Beads were sorted using a BD Influx Cell Sorter (BD Biosciences, San Jose, CA) fitted with a 200 μm nozzle, operating at 9 psi pressure and 6.9 kHz, with a sort rate of 2000 events per second. Doublets were excluded by plotting forward scatter pulse area against forward scatter pulse width. Initially, gates were adjusted using the single-dye positive and negative control samples for each fluorophore followed by the multi-color negative control sample. Sorting of the true sample was done using linked gates to ensure that sorted beads were positively labeled with only one dye. Equal numbers of the different bead populations were flow-sorted into separate eppendorf tubes containing 100 μl PBSP. Since there are so many amplified DNA copies on each bead (e.g. thousands to millions) and the detection limit for most flow cytometer instruments is 10–100 florophores, the positive fluorescent labeling is orders of magnitude stronger than that from negative beads and can easily be distinguished from negative labeling.

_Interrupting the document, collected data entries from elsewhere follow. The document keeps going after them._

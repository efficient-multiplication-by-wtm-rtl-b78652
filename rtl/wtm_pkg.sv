// wtm_pkg: sizes shared by the 8x8 Wallace tree multiplier (WTM) built from
// 7:2 compressors.
//
// The operand width of 8 bits, the 7 column inputs of a compressor and its
// 4 carry-ins / carry-outs are the published 8x8 arrangement. The column plan
// in wtm8_7to2 is worked out for exactly these sizes, so they are constants
// here rather than module parameters.
package wtm_pkg;

  localparam int unsigned N    = 8;      // operand width in bits
  localparam int unsigned PW   = 2 * N;  // product width in bits
  localparam int unsigned CX   = 7;      // column inputs of one 7:2 compressor
  localparam int unsigned CC   = 4;      // carry-ins (= carry-outs) of one 7:2 compressor

  // Lowest column (bit weight) handled by a 7:2 compressor; columns 0..2 are
  // reduced by a wire, a half adder and a full adder.
  localparam int unsigned CMP_LO = 3;

  typedef logic [N-1:0]  operand_t;
  typedef logic [PW-1:0] product_t;

endpackage
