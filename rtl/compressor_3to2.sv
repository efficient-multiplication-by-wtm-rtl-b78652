// compressor_3to2: the 3:2 compressor, i.e. a full adder, in XOR/MUX form.
//
// Three bits of equal weight become a sum bit of that weight and a carry bit
// of twice that weight: sum + 2*carry = a + b + c. The first XOR forms
// t = a ^ b; a second XOR gives sum = t ^ c; a 2:1 multiplexer steered by t
// gives the carry. When a and b differ, the carry equals c; when they agree,
// both equal the carry, so a is passed. This equals the majority function
// ab + bc + ca. The XOR-XOR-MUX structure is the published one; which data
// input the multiplexer passes for each value of t is this design's reading
// of it. Purely combinational.
module compressor_3to2 (
  input  logic a,
  input  logic b,
  input  logic c,
  output logic sum,
  output logic carry
);

  logic t;

  always_comb begin
    t     = a ^ b;
    sum   = t ^ c;
    carry = t ? c : a;
  end

endmodule
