// tb_compressor_3to2: exhaustive self-check of the XOR/MUX full adder.
// All eight input patterns are applied; {carry, sum} must equal the count
// a + b + c, and carry must also equal the majority function ab + bc + ca.
module tb_compressor_3to2;

  logic a, b, c, sum, carry;
  logic clk = 1'b0;
  int   checks = 0, failures = 0;

  compressor_3to2 dut (.a(a), .b(b), .c(c), .sum(sum), .carry(carry));

  always #5 clk = ~clk;

  initial begin
    repeat (1000) @(posedge clk);
    failures++;
    $display("watchdog: simulation did not finish");
    $display("TB_RESULT checks=%0d failures=%0d", checks, failures);
    $finish;
  end

  initial begin
    for (int v = 0; v < 8; v++) begin
      {a, b, c} = 3'(v);
      #1;
      checks++;
      if ({carry, sum} != 2'(int'(a) + int'(b) + int'(c))) begin
        failures++;
        $display("FAIL a=%0b b=%0b c=%0b -> carry=%0b sum=%0b", a, b, c, carry, sum);
      end
      checks++;
      if (carry != ((a & b) | (b & c) | (c & a))) begin
        failures++;
        $display("FAIL majority a=%0b b=%0b c=%0b -> carry=%0b", a, b, c, carry);
      end
    end
    $display("TB_RESULT checks=%0d failures=%0d", checks, failures);
    $finish;
  end

endmodule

In a first experiment 7253 beads of each type were collected by flow-sorting. Due to the low frequency of Pacific Blue-labeled (MID1) beads, another sample was prepared by omitting the MID1 beads and collecting 42747 each of the MID2-, MID4- and MID5-positive beads. Aliquots of the sorted bead samples were re-analyzed for purity evaluation using a LSRFortessa cell analyzer (BD Biosciences).

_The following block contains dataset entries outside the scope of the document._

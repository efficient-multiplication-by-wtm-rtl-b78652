// half_adder: adds two bits of equal weight.
//
// sum = a ^ b has the inputs' weight, carry = a & b has twice that weight.
// Used in the first reduction step of the multiplier (the cells marked H in
// columns 8 and 9 of the dot diagram), in columns 2 and 3 of the second step
// and as the lowest cell of the final ripple-carry adder. Purely combinational.
module half_adder (
  input  logic a,
  input  logic b,
  output logic sum,
  output logic carry
);

  always_comb begin
    sum   = a ^ b;
    carry = a & b;
  end

endmodule
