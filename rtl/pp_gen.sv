// pp_gen: partial-product generator of an N x N unsigned multiplier.
//
// N*N two-input AND gates form every partial product in parallel, as in
// long-hand multiplication: pp[i][j] = b[i] & a[j] has weight 2^(i+j).
// Row i of the output is a shifted copy of a gated by bit i of b, before
// shifting. Purely combinational.
module pp_gen #(
  parameter int unsigned N = 8
) (
  input  logic [N-1:0]         a,
  input  logic [N-1:0]         b,
  output logic [N-1:0][N-1:0]  pp   // pp[i][j] = b[i] & a[j]
);

  always_comb begin
    for (int unsigned i = 0; i < N; i++) begin
      for (int unsigned j = 0; j < N; j++) begin
        pp[i][j] = b[i] & a[j];
      end
    end
  end

endmodule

Microscopy of labeled beads

Images of labeled beads were acquired using a Leica SP5 confocal microscope (Mannheim, Germany) equipped with a 10x objective.

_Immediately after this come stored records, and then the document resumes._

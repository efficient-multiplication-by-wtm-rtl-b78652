// tb_pp_gen: exhaustive self-check of the 8x8 partial-product generator.
// For every pair of operands, each partial product must be b[i] & a[j], and
// the weighted sum of all 64 partial products must equal a * b.
module tb_pp_gen;

  localparam int unsigned N = 8;

  logic [N-1:0]        a, b;
  logic [N-1:0][N-1:0] pp;
  logic clk = 1'b0;
  int   checks = 0, failures = 0;

  pp_gen dut (.a(a), .b(b), .pp(pp));

  always #5 clk = ~clk;

  initial begin
    repeat (1000000) @(posedge clk);
    failures++;
    $display("watchdog: simulation did not finish");
    $display("TB_RESULT checks=%0d failures=%0d", checks, failures);
    $finish;
  end

  initial begin
    int unsigned acc, bad;
    for (int va = 0; va < (1 << N); va++) begin
      for (int vb = 0; vb < (1 << N); vb++) begin
        a = N'(va);
        b = N'(vb);
        #1;
        acc = 0;
        bad = 0;
        for (int i = 0; i < N; i++)
          for (int j = 0; j < N; j++) begin
            if (pp[i][j] != 1'((vb >> i) & (va >> j) & 1)) bad++;
            acc += int'(pp[i][j]) << (i + j);
          end
        checks++;
        if (bad != 0 || acc != int'(unsigned'(va * vb))) begin
          failures++;
          if (failures < 10)
            $display("FAIL a=%0d b=%0d: %0d wrong bits, sum %0d", va, vb, bad, acc);
        end
      end
    end
    $display("TB_RESULT checks=%0d failures=%0d", checks, failures);
    $finish;
  end

endmodule
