// compressor_7to2: 7:2 compressor for one column of the partial-product tree.
//
// Inputs are seven bits x[6:0] of the column's own weight and four carry-ins
// cin[3:0], which are the carry-outs of the compressor one column lower and
// also have this column's weight. Outputs are sum (this weight), carry and
// cout[3:0] (both of twice this weight). The eleven inputs are counted
// exactly:
//     x + cin  ==  sum + 2*(carry + cout[0] + cout[1] + cout[2] + cout[3])
//
// Structure: a chain of five full adders (3:2 compressors). The first adds
// x[0..2]; each further adder adds the previous adder's sum, one carry-in and
// one more x bit:
//     FA0: x0, x1, x2          -> s0, cout[0]
//     FA1: cin[0], s0, x3      -> s1, cout[1]
//     FA2: cin[1], s1, x4      -> s2, cout[2]
//     FA3: cin[2], s2, x5      -> s3, cout[3]
//     FA4: cin[3], s3, x6      -> sum, carry
// The first three adders and the way the carry-ins enter from the side are
// the published drawing of the compressor; the drawing stops after the third
// adder, and continuing the same pattern to seven inputs and four carry-ins
// is this design's choice. cout[k] depends on cin[0..k-1] only, so chaining
// compressors column to column (cout -> cin) forms no combinational loop and
// the carry path across columns is at most a few adders deep.
// Unused inputs are tied to 0 by the user. Purely combinational.
module compressor_7to2
  import wtm_pkg::*;
(
  input  logic [CX-1:0] x,
  input  logic [CC-1:0] cin,
  output logic          sum,
  output logic          carry,
  output logic [CC-1:0] cout
);

  // s[k] is the sum of adder k; s[CC] is the compressor's sum.
  logic [CC:0] s;

  compressor_3to2 u_fa0 (
    .a(x[0]), .b(x[1]), .c(x[2]), .sum(s[0]), .carry(cout[0])
  );

  for (genvar k = 1; k <= CC; k++) begin : g_chain
    if (k < CC) begin : g_mid
      compressor_3to2 u_fa (
        .a(cin[k-1]), .b(s[k-1]), .c(x[k+2]), .sum(s[k]), .carry(cout[k])
      );
    end else begin : g_last
      compressor_3to2 u_fa (
        .a(cin[k-1]), .b(s[k-1]), .c(x[k+2]), .sum(s[k]), .carry(carry)
      );
    end
  end

  assign sum = s[CC];

endmodule
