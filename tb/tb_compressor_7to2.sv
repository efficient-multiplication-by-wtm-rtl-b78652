// tb_compressor_7to2: exhaustive self-check of the 7:2 compressor.
// All 2^11 patterns of x[6:0] and cin[3:0] are applied. Checked for each:
//  - the count is kept: popcount(x) + popcount(cin)
//                       == sum + 2*(carry + popcount(cout));
//  - the chain structure: cout[0] is the majority of x[0..2] alone, and
//    cout[k] does not depend on cin[k..3] (checked by flipping those bits).
module tb_compressor_7to2;
  import wtm_pkg::*;

  logic [CX-1:0] x;
  logic [CC-1:0] cin;
  logic          sum, carry;
  logic [CC-1:0] cout;
  logic clk = 1'b0;
  int   checks = 0, failures = 0;

  compressor_7to2 dut (.x(x), .cin(cin), .sum(sum), .carry(carry), .cout(cout));

  always #5 clk = ~clk;

  initial begin
    repeat (100000) @(posedge clk);
    failures++;
    $display("watchdog: simulation did not finish");
    $display("TB_RESULT checks=%0d failures=%0d", checks, failures);
    $finish;
  end

  initial begin
    int in_cnt, out_cnt;
    logic [CC-1:0] cout0;
    for (int v = 0; v < (1 << (CX + CC)); v++) begin
      {cin, x} = (CX + CC)'(v);
      #1;
      in_cnt  = $countones(x) + $countones(cin);
      out_cnt = int'(sum) + 2 * (int'(carry) + $countones(cout));
      checks++;
      if (in_cnt != out_cnt) begin
        failures++;
        $display("FAIL x=%b cin=%b: in %0d, out %0d (sum=%0b carry=%0b cout=%b)",
                 x, cin, in_cnt, out_cnt, sum, carry, cout);
      end
      checks++;
      if (cout[0] != ((x[0] & x[1]) | (x[1] & x[2]) | (x[0] & x[2]))) begin
        failures++;
        $display("FAIL cout[0] x=%b cin=%b", x, cin);
      end
      // cout[k] may only see cin[0..k-1]: flip cin[3:k] and compare.
      cout0 = cout;
      for (int k = 0; k < CC; k++) begin
        cin = cin ^ (CC'(4'hF) << k);
        #1;
        checks++;
        if (cout[k] != cout0[k]) begin
          failures++;
          $display("FAIL cout[%0d] depends on cin[%0d..3], x=%b", k, k, x);
        end
        cin = cin ^ (CC'(4'hF) << k);
      end
    end
    $display("TB_RESULT checks=%0d failures=%0d", checks, failures);
    $finish;
  end

endmodule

Sample preparation and sequencing

Flow-sorted and ‘standard-enriched’ beads were sequenced using the GS FLX 454 (Roche) platform, according to the manufacturer’s instructions. To remove labeling probes from flow-sorted beads these were washed three times in 0.1M NaOH and then three times in 1xAB with centrifugation steps between washes, as described above. In previous publications we have demonstrated that alkali wash is sufficient to remove the fluorescent labeling10. Sequencing primer was annealed to the beads, then the ‘standard-enriched’ sample and the two flow-sorted samples were loaded onto separate lanes of a Picotiter plate and sequenced following the manufacturer’s instructions.